In the following, you'll be making some plots. You do not need to turn in plots using both regularization schemes.  It is enough that the plots can be generated as you toggle between L2 and L1 regularization.

In [None]:
#Linear regression

# Initialize parameters from our fit.  To reduce training time, we may as well
# use the results from our previous step! 
W = betas*0.99

# some hyperparameters
step_size = 0.1  # Note that if the learning rate is too big, you may not converge!
reg = 0.5 # regularization strength

#Toggle between L2 and L1 regularization
doL2 = 0

Nsteps = 10  # number of steps for the regularization strength to be tested over
rMin = 0.0001
rMax = 5

# toggle L1 and L2 regularization
if doL2:
    rMax = 1

# this array will hold the values of the regularization strength that we'll test
regRange = np.arange(rMin,rMax,(rMax-rMin)/Nsteps)

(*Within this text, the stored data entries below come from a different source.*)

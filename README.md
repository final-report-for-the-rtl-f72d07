# Key-agile counter-mode ATM cell encryptor

An ATM link carries cells of many virtual circuits interleaved in any order,
and every circuit may need its own key and its own cryptographic state. This
encryptor sits in such a link and encrypts the 48-octet payload of each cell
with the key and state of the cell's connection. It does this at full line
rate, even when every cell belongs to a different connection. Two ideas make
that possible:

* **Counter mode instead of a feedback mode.** The key stream of a cell is the
  DES encryption of a per-connection counter (the *state vector*, SV), and the
  payload is XORed with it. Nothing is fed back from one block to the next. So
  the six 64-bit blocks of a payload can be computed side by side in any number
  of parallel DES units. An implementation with one unit and one with six
  produce the same ciphertext.
* **The key rides through the DES pipeline with its data.** Each of the 16
  round stages holds its own copy of the 56-bit key and computes its own
  subkey. Consecutive blocks can therefore use different keys. Switching
  connections never drains or stalls the pipeline.

Cells without a header error field are handled as 32-bit header plus 384-bit
payload (416 bits). Headers are never changed. The top module `atm_encryptor`
contains two identical paths:

* the **downstream** path encrypts traffic from the protected side;
* the **upstream** path decrypts traffic from the network.

In counter mode both are the same operation.

## Data path of one direction

```
 cells in ──> identification ──> cell router ──┬─> crypto module 0 ──┐
              & association       ^    │        └─> crypto module 1 ──┴─> cell combiner ──> cells out
              (VPI/VCI table)     │    └──> diverted cells (to control software)
                                  └──────── inserted cells / resync requests (from control software)
```

The identification and association stage, the router and the combiner form the
*shell*. They handle everything that is specific to ATM. The cryptographic
modules form the *security module*. Each module holds the keys and state
vectors of the contexts it owns.

The following are outside the RTL. Their signals are top-level ports:

* the line interface (PHY);
* the control processor that sets up connections, called non-real-time control here;
* the key management unit.

### Cell classes

Identification (`id_assoc`) looks up the VPI/VCI and tags each cell with a
context number and a class (`cell_cls_e` in `atm_pkg`):

| class | when | what happens |
|---|---|---|
| `CLS_USER` | known connection marked encrypted, user cell (PTI 0xx) | payload XOR key stream |
| `CLS_BYPASS` | known connection marked clear | passes the crypto module unchanged |
| `CLS_RESYNC_RX` | known connection, F5 OAM cell (PTI 100/101) whose first payload octet is `0xA5` | checked and consumed by the crypto module; never forwarded |
| `CLS_NRT` | unknown VPI/VCI, other OAM or PTI 11x cells | diverted to the non-real-time port |
| `CLS_RESYNC_TX` | only from the non-real-time port | the crypto module steps the SV and sends a resync cell in its place |

## Counter mode and the state vector

The SV is exactly one 64-bit DES block:

| bits | field | meaning |
|---|---|---|
| 63:43 | `lfsr` | 21-bit LFSR, taps 21 and 19, preset all ones |
| 42 | `ir` | initiator/responder bit |
| 41:34 | `jn` | jump number, advanced by every resynchronisation |
| 33:3 | `seq` | cell sequence number |
| 2:0 | `seg` | 64-bit segment within the payload, 0..5 |

For a user cell with SV `s` and connection key `K`, the payload is split into
blocks `P0..P5`. `P0` is the most significant 64 bits. Each block is transformed as

    C_i = P_i XOR DES_K( s with seg = i )

After the cell, the SV stored for the connection advances:

* `seq + 1`;
* one LFSR step;
* `seg` back to 0.

Only this final value is written back. The next cell of the same connection
always sees it, even back to back.

## The pipelined DES (`des_round`, `des_pipeline`)

`des_pipeline` is sixteen `des_round` stages between the initial and final
permutations. Every stage registers four things:

* the 64-bit L/R pair;
* the 56-bit key, without its parity bits;
* a valid bit;
* a bypass bit.

Each stage computes its own 48-bit subkey straight from the key it holds
(PC-1 order, rotation by the cumulative shift of that round, PC-2). No key
register rotates from stage to stage.

Timing:

* one block enters per clock;
* a block leaves 16 clocks later;
* `en` freezes all stages together.

A block with the bypass bit set skips the round function in every stage and
both permutations, so it leaves unchanged. The key generator uses this for
cells that are not encrypted. Their key-stream slots then keep their place in
the stream without any pipeline bubble.

The DES tables live in `des_pkg` as constants from the published standard.
`des_ip`, `des_fp`, `des_subkey` and `des_f` are plain functions.

## The cryptographic module

`crypto_module` wires six parts together:

* `cell_processor`: the controller, described below;
* `sv_memory`: one SV per context;
* `cv_memory`: the keys, in a dual-port RAM. Port A is read/write for key
  management. Port B is read-only and feeds the key generator.
* `key_generator`: `SLICES` DES pipelines sharing the connection key;
* `cell_fifo`: holds the cells while their key stream is computed;
* `mixer`: XORs the FIFO's head cell with the key stream.

The cell processor only puts the context number on the CV read port. The key
goes straight from the memory to the DES pipelines. The controller never holds
a key.

### Cycle plan (default `SLICES = 2`, a 128-bit key generator interface)

```
cycle  0   accept cell, read SV[ctx]
cycle  1   beat 0: blocks seg 0,1 -> key generator; CV read; cell -> FIFO
cycle  2   beat 1: blocks seg 2,3; CV read
cycle  3   beat 2: blocks seg 4,5; CV read; updated SV written back
cycle  4   next cell accepted
...
beat k + 17   key stream beat k leaves the key generator (1 alignment register + 16 DES stages)
last beat     mixer registers payload XOR key stream, pops the FIFO
```

Costs per cell:

* a user, bypass or inserted resync cell costs `1 + 6/SLICES` cycles: 4 at
  `SLICES = 2`, 2 at `SLICES = 6`;
* a received resync cell costs 2 cycles.

From acceptance to the output register, a cell takes `6/SLICES + 17` clock
edges inside a module. Through `atm_encryptor` it takes `6/SLICES + 18`: 21 at
the defaults.

Back-pressure works like this:

* one enable (`!out_valid || out_ready`) stops the whole module;
* the CV read port holds its data while stopped, so a frozen pipeline keeps
  its keys;
* the cell processor also refuses cells while the FIFO is full.

`SLICES` may be 1, 2, 3 or 6. With 6, one beat covers the whole payload.

## Resynchronisation

Counter mode needs the decryptor's SV to match the encryptor's. Both ends
re-align by exchanging *resync cells*. Each resync cell is handled within a few
cycles, so it never backs up user traffic.

**Insertion.** The non-real-time side sends a `CLS_RESYNC_TX` request for a
context. The cell processor then does the following:

1. It steps the SV:
   * jump number + 1;
   * I/R bit from the `role_ir` input;
   * sequence and segment numbers cleared;
   * LFSR preset.
2. It writes the new SV back.
3. It builds the resync cell:
   * the request's header with PTI 101 (end-to-end OAM);
   * payload octet 0 = `0xA5`;
   * octets 1..8 = the new SV;
   * octets 9..45 = `0x6A` fill;
   * 6 zero bits;
   * the 10-bit CRC in the last bits.
4. It sends the cell on as a bypass cell.

**Reception.** The cell processor checks two things:

* the CRC-10;
* that the carried jump number is strictly greater than the stored one.

If both hold, the SV becomes the carried jump number and I/R bit, with
sequence and segment numbers cleared and the LFSR preset. Otherwise nothing
changes. Either way the cell is consumed.

The events `ev_resync_tx`, `ev_resync_ok` and `ev_resync_bad` pulse once per case.

`crc10` is combinational. It covers payload bits 383..10, MSB first, initial
value 0, with polynomial x^10+x^9+x^5+x^4+x+1 (`0x233`). Insertion and
reception share one instance.

## The shell

**Identification and association (`id_assoc`).** A content-addressable memory
would be the natural structure. This design uses a direct-mapped table in
synchronous RAM instead:

* 2^`TBL_AW` entries (1024 by default);
* indexed by `VCI[9:0] XOR VPI`;
* each entry stores the full VPI/VCI to confirm a hit, the context number and
  an encrypt flag.

Two connections whose indices collide cannot both be entered. The non-real-time
control writes entries through `tw_*`. The stage has one cycle of latency.

**Router (`cell_router`).** The router takes cells from two sources:

* identification;
* the non-real-time port.

When both wait, it alternates between them. Then:

* `CLS_NRT` cells go out on the diverted-cell port;
* all others go to crypto module `ctx mod N_CRYPTO`.

One connection therefore always uses one module, and with it one SV and one
order.

**Combiner (`cell_combiner`).** A round-robin merge of the module outputs.
Cells of one connection stay in order. Cells of different connections may
overtake each other when they use different modules.

**Context set-up.** Each crypto module has its own contexts. Even contexts live
in module 0 and odd ones in module 1. The shell routes traffic like this:

* `init_*` (SV load) goes only to the owning module;
* `km_*` (key writes) goes to every module;
* `km_rdata` reads back from module 0.

## Throughput

Counting the cells with a 53-octet line cell (424 bits), an OC-192 line carries
23.6 million cells/s. With the defaults (two modules, 4 cycles per cell each),
the design takes 0.5 cell per clock.

| line / figure | needs | clock needed |
|---|---|---|
| OC-192, 10 Gb/s | 23.6 Mcells/s | 47 MHz |
| OC-48, 2.5 Gb/s | 5.9 Mcells/s | 11.8 MHz |
| resync within one OC-192 cell time (42.6 ns) | 4 cycles | 94 MHz |
| one DES pipeline | 64 bits per clock | 1.28 Gb/s at 20 MHz |

For reference, a 16-stage DES pipeline of this kind has been reported at:

* a 50 ns clock on large programmable logic devices;
* about 6.7 Gb/s (about 105 MHz) as a 0.6 µm CMOS ASIC.

At 20 MHz the defaults reach OC-48 but not OC-192. At ASIC speed they reach
both, resync budget included.

Other ways to raise throughput:

* raise `N_CRYPTO`;
* raise `SLICES` to 6, which is 2 cycles per cell. Each 64-bit slice then
  needs only 1.7 Gb/s for a 10 Gb/s line.

## Choices made here

The architecture comes from published work on context-agile ATM encryptors:

* the block structure;
* counter mode;
* the key-carrying DES pipeline with a bypass bit;
* the read-only key port;
* the 128-bit key-generator width;
* the resync stepping and acceptance rules.

The following are this design's own and can be changed:

* The SV field widths, the LFSR polynomial and preset, and the per-cell SV
  update (sequence + 1, one LFSR step). A standards-conformant ATM Forum
  counter mode would fix these differently, and so would the counter block
  format.
* The resync cell layout (code octet, fill, CRC position), the CRC-10 coverage,
  and the use of PTI 100/101 to recognise it.
* The RAM table and its index function, in place of a ternary CAM. A CAM would
  let one entry match resync cells of all connections.
* Context-to-module mapping by `ctx mod N_CRYPTO`, the router's alternation, the
  combiner's round-robin, and broadcasting key writes to all modules.
* Sizes:
  * 256 contexts per module (`atm_pkg::NUM_CTX`);
  * a FIFO depth of 16;
  * valid/ready handshakes everywhere;
  * an asynchronous active-low reset.
* When resync cells are sent. The control side decides this by issuing a
  request.

Not included:

* the line interface;
* the connection-management processor;
* key generation and distribution;
* HEC generation, which belongs to the physical layer.

## Files

| file | contents |
|---|---|
| `rtl/atm_pkg.sv` | cell, tag and SV types; LFSR, SV stepping and resync payload functions |
| `rtl/des_pkg.sv` | DES tables and functions |
| `rtl/des_round.sv`, `rtl/des_pipeline.sv` | key-carrying 16-stage DES |
| `rtl/key_generator.sv`, `rtl/mixer.sv`, `rtl/cell_fifo.sv` | key stream and mixing |
| `rtl/sv_memory.sv`, `rtl/cv_memory.sv` | state and key memories |
| `rtl/crc10.sv`, `rtl/cell_processor.sv` | controller and resync handling |
| `rtl/crypto_module.sv` | one cryptographic module |
| `rtl/id_assoc.sv`, `rtl/cell_router.sv`, `rtl/cell_combiner.sv` | shell |
| `rtl/crypto_path.sv` | one direction |
| `rtl/atm_encryptor.sv` | top: downstream and upstream paths |
| `tb/tb_model_pkg.sv` | reference models: iterative DES, key stream, SV stepping, CRC-10 by long division |
| `tb/tb_<block>.sv` | one self-checking testbench per block |

## Simulation

Every testbench prints `TB_RESULT checks=<n> failures=<m>` and stops itself. It
also has a watchdog that counts a failure if the test hangs. With Verilator 5:

```
verilator --binary --timing --assert -Wno-fatal -y rtl -y tb +libext+.sv \
    rtl/atm_pkg.sv rtl/des_pkg.sv tb/tb_model_pkg.sv tb/tb_atm_encryptor.sv \
    --top-module tb_atm_encryptor -o sim
./obj_dir/sim
```

Swap in any other `tb_*` name. What the tests cover:

* DES against the standard's known-answer vectors. The pipeline's latency (16)
  and the key generator's (17) are checked by cycle count.
* Crypto module latency (`6/SLICES + 18` sampled edges) and its throughput of
  one cell per 4 cycles.
* The resync cell budget.

`tb_atm_encryptor` runs the whole encryptor at its default parameters. The
downstream output is looped into the upstream input. The test does the
following:

* mixes six connections so that the key changes between cells;
* checks every ciphertext against the model;
* checks that the decrypted output equals the plaintext;
* diverts signalling cells and inserts a clear cell;
* inserts resync cells, which the far side accepts;
* replays a stale resync cell and a corrupted one, which must both be rejected;
* applies random back-pressure on both outputs;
* sends a burst of 40 back-to-back cells that alternate between the two
  modules. It must be accepted at one cell every two cycles; 77 cycles for
  the 40 cells are observed.

It counts each of these and fails if any never happened. `tb_crypto_path` runs
a direction with three modules and `SLICES = 6`.

`tb_slice_interop` checks the property that motivates counter mode:

* Modules built with `SLICES` = 1, 2, 3 and 6 get the same stream and must
  produce the same ciphertext.
* Each must accept cells at 7, 4, 3 and 2 cycles per cell respectively.
* The 6-slice output, resync cells included, is decrypted by a 1-slice module.
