// atm_pkg: cell formats, state vector layout and shared constants of the ATM
// encryptor.
//
// Cells move between blocks whole: a 32-bit UNI header (GFC, VPI, VCI, PTI,
// CLP; the HEC octet belongs to the physical layer and is not carried) and the
// 384-bit payload, one cell per valid/ready transfer. After identification a
// cell is tagged with its connection context index and its class.
//
// The counter-mode state vector (SV) has the fields the counter mode needs:
// an LFSR, the Initiator/Responder bit, a jump number, a cell sequence number
// and the number of the 64-bit segment within the cell. Their widths, the LFSR
// taps and preset, and the resync cell layout are this implementation's
// choices (see README); the field set and the resync stepping rule follow the
// design.
package atm_pkg;

  localparam int PAYLOAD_BITS = 384;   // 48-octet ATM payload
  localparam int BLOCK_BITS   = 64;    // one DES block
  localparam int CELL_BLOCKS  = PAYLOAD_BITS / BLOCK_BITS;   // 6 blocks per payload

  localparam int NUM_CTX = 256;        // connection contexts per cryptographic module
  localparam int CTX_W   = $clog2(NUM_CTX);

  typedef struct packed {
    logic [3:0]  gfc;
    logic [7:0]  vpi;
    logic [15:0] vci;
    logic [2:0]  pti;
    logic        clp;
  } atm_hdr_t;

  typedef struct packed {
    atm_hdr_t                 hdr;
    logic [PAYLOAD_BITS-1:0]  payload;   // octet 0 in bits [383:376]
  } cell_t;

  typedef enum logic [2:0] {
    CLS_USER      = 3'd0,   // user data, counter-mode encrypt/decrypt
    CLS_BYPASS    = 3'd1,   // passes the security module unchanged
    CLS_RESYNC_RX = 3'd2,   // received resync cell, extracted from the stream
    CLS_RESYNC_TX = 3'd3,   // request to insert a resync cell on this connection
    CLS_NRT       = 3'd4    // handled by the non-real-time control
  } cell_cls_e;

  typedef struct packed {
    cell_cls_e         cls;
    logic [CTX_W-1:0]  ctx;
    cell_t             data;
  } tcell_t;

  // Counter-mode state vector, also the DES input block: one 64-bit word.
  typedef struct packed {
    logic [20:0] lfsr;
    logic        ir;     // Initiator/Responder
    logic [7:0]  jn;     // jump number
    logic [30:0] seq;    // cell sequence number
    logic [2:0]  seg;    // 64-bit segment within the payload, 0..5
  } sv_t;

  localparam logic [20:0] LFSR_PRESET = 21'h1F_FFFF;

  // Payload type values of F5 OAM cells (segment and end-to-end).
  localparam logic [2:0] PTI_OAM_SEG = 3'b100;
  localparam logic [2:0] PTI_OAM_E2E = 3'b101;
  // First payload octet that marks an OAM cell as a cryptographic resync cell.
  localparam logic [7:0] RESYNC_CODE = 8'hA5;
  localparam logic [7:0] OAM_FILL    = 8'h6A;

  // 21-bit Fibonacci LFSR, taps 21 and 19, stepped once per cell.
  function automatic logic [20:0] lfsr_step(input logic [20:0] l);
    return {l[19:0], l[20] ^ l[18]};
  endfunction

  // SV after a user cell: next sequence number, LFSR stepped, segment 0.
  function automatic sv_t sv_next_cell(input sv_t s);
    sv_t n;
    n      = s;
    n.seq  = s.seq + 31'd1;
    n.lfsr = lfsr_step(s.lfsr);
    n.seg  = '0;
    return n;
  endfunction

  // SV after a resync: jump number incremented (or taken from the received
  // cell), I/R bit set, sequence and segment numbers cleared, LFSR preset.
  function automatic sv_t sv_jump(input logic [7:0] jn, input logic ir);
    sv_t n;
    n.lfsr = LFSR_PRESET;
    n.ir   = ir;
    n.jn   = jn;
    n.seq  = '0;
    n.seg  = '0;
    return n;
  endfunction

  // Resync payload without its CRC: code octet, the 64-bit SV, fill octets,
  // then 16 bits holding 6 reserved zero bits and the CRC-10 (bits [9:0]).
  function automatic logic [PAYLOAD_BITS-1:0] resync_payload(input sv_t s);
    logic [PAYLOAD_BITS-1:0] p;
    p = '0;
    p[383:376] = RESYNC_CODE;
    p[375:312] = s;
    for (int i = 0; i < 37; i++) p[311-8*i -: 8] = OAM_FILL;
    return p;
  endfunction

endpackage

# this array will hold the results of our various fits
weights = np.zeros((regRange.size,nDegr+1))


# gradient descent loop
Niter = 250
for ridx, reg in enumerate(regRange):
    #always reset the weights between regularization cycles!
    W = betas*0.999
    
    for i in range(Niter):
  
        # evaluate function values
        fhat = np.dot(DM,W)

        # compute mean squared loss
        data_loss = np.sum((ytrain-fhat)**2)
        data_loss /= nPts

        # Regularize!
        # L2 regularization
        if doL2 :
            reg_loss = 
        else:
            reg_loss = 

        # Total loss is the sum
        loss = reg_loss + data_loss

        # Report progress
        if i % 100 == 0:
            print("Reg %.3f, iteration %d: loss %f" % (reg,i, loss))
        
        #compute the loss gradients
        dW = -2*np.dot(DM.T,ytrain-fhat)
        dW /= nPts
        
        if doL2:
            dW +=  # regularization gradient for L2
        else:            
            dW +=  # regularization gradient for L1
        
        #update weights after this iteration
        W -= step_size*dW

    #capture weights
    weights[ridx,:] = W
    print("Added: ", ridx)
    
print(weights)

## Part 1e:

You now have a weights matrix that is of size ```(regRange.size,nDegr+1)```, wherein each row is the weights found for a given regularization strength.  Make two figures using this data:

  1. Plot the value of each of your ```nDegr``` parameters (ordinate) as a function of the regularization strength (absyssa)
  2. Plot the resulting function found for each regularization strength value.  Include the training data in the figure.
  
Please use your figures to support answers to the following questions:

  1. What do you conclude about your choice of regularization scheme, L2 vs L1?
  2. At this point, can you state which regularization strength is "best" for each case?


## Part 1f:

Last one!!  To better understand the effect of regularization on this problem, let's study the testing data sample.  Make a final plot that shows the mean squared error loss as a function of regularization strength.  Note that you should be able to reuse a lot of the code from the previous step.  Be careful about finding the mean value, as your testing and training data samples are not the same size!

Use this figure and the previous two to answer the following:

  1. Which regularization strength appears to be best for both L1 and L2 regularization?
  2. For this problem, which regularization scheme appears to work better?  Why?